> Task statement
For the word "circuits", search the records and show each line in which it occurs.

> Dataset records
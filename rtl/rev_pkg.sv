// rev_pkg: shared constants for the reversible sequential circuits.
//
// Reversible circuits are judged by four figures of merit: the number of
// reversible gates, the number of constant inputs tied to 0 or 1, the
// number of garbage outputs (outputs that are neither a result nor fed
// back), and the quantum cost, the sum of the per-gate costs below. The
// per-gate quantum costs (Feynman 1, Fredkin 5, Sayem 6) are the published
// values for these gates. The circuit cost records are built from the
// gate netlists in this library and are what the testbenches compare
// against the published comparison tables.
package rev_pkg;

  localparam int unsigned QC_FEYNMAN = 1;
  localparam int unsigned QC_FREDKIN = 5;
  localparam int unsigned QC_SAYEM   = 6;

  // Figures of merit of one reversible circuit.
  typedef struct packed {
    logic [7:0] gates;
    logic [7:0] const_inputs;
    logic [7:0] garbage;
    logic [7:0] quantum_cost;
  } rev_cost_t;

  // Cost of a circuit made of n_fg Feynman and n_sg Sayem gates.
  function automatic rev_cost_t circuit_cost(int unsigned n_fg, int unsigned n_sg,
                                             logic [7:0] n_const, logic [7:0] n_garbage);
    rev_cost_t c;
    c.gates        = 8'(n_fg + n_sg);
    c.const_inputs = n_const;
    c.garbage      = n_garbage;
    c.quantum_cost = 8'(n_fg * QC_FEYNMAN + n_sg * QC_SAYEM);
    return c;
  endfunction

  // D latch: one Sayem gate, one Feynman gate; constants 0 and 1;
  // garbage: the Sayem P and S outputs.
  localparam rev_cost_t COST_D_LATCH = circuit_cost(1, 1, 2, 2);

  // T flip-flop: two Sayem gates, one Feynman gate; constants: the two
  // Sayem D inputs tied to 0; garbage: both Sayem S outputs and the clock
  // copy on the second Sayem P output.
  localparam rev_cost_t COST_T_FF = circuit_cost(1, 2, 2, 3);

  // Four-bit asynchronous up/down counter, exactly as drawn: four T
  // flip-flops and three Feynman gates between the stages.
  localparam rev_cost_t COST_COUNTER_AS_DRAWN =
      circuit_cost(4 * 1 + 3, 4 * 2, 4 * 2, 4 * 3);

  // The same counter with one extra Feynman gate (input tied to 1) that
  // inverts the up/down control so that a 1 selects counting up.
  localparam rev_cost_t COST_COUNTER_UP_HIGH =
      circuit_cost(4 * 1 + 3 + 1, 4 * 2, 4 * 2 + 1, 4 * 3 + 1);

endpackage
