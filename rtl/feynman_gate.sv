// feynman_gate: the 2x2 reversible Feynman (controlled-NOT) gate.
//
// Outputs P = A and Q = A xor B. The mapping (A,B) -> (P,Q) is a
// bijection, so the inputs can always be recovered from the outputs.
// With B tied to 0 it copies A (the reversible way to fan a signal out);
// with B tied to 1 it gives A and not A. Quantum cost 1.
// Purely combinational, no clock.
module feynman_gate (
  input  logic a,
  input  logic b,
  output logic p,
  output logic q
);

  assign p = a;
  assign q = a ^ b;

endmodule
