// feynman_gate_tb: exhaustive check of the Feynman gate.
// Applies all four input pairs, compares P and Q with A and A xor B worked
// out here, and checks that the four output pairs are all different (the
// gate is reversible).
module feynman_gate_tb;
  logic a, b, p, q;
  int checks = 0, failures = 0;
  logic [3:0] seen;

  feynman_gate dut (.a, .b, .p, .q);

  initial begin
    #1000;
    failures++;
    $display("watchdog expired");
    $display("TB_RESULT checks=%0d failures=%0d", checks, failures);
    $finish;
  end

  initial begin
    seen = '0;
    for (int i = 0; i < 4; i++) begin
      {a, b} = 2'(i);
      #1;
      checks++;
      if (p !== a || q !== (a != b)) begin
        failures++;
        $display("FAIL a=%0b b=%0b -> p=%0b q=%0b", a, b, p, q);
      end
      seen[{p, q}] = 1'b1;
    end
    checks++;
    if (seen !== 4'hF) begin
      failures++;
      $display("FAIL mapping is not one-to-one: %b", seen);
    end
    $display("TB_RESULT checks=%0d failures=%0d", checks, failures);
    $finish;
  end
endmodule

> Exercise response
// rev_pkg: shared constants for the reversible sequential circuits.
// Reversible circuits are judged by four figures of merit: the number of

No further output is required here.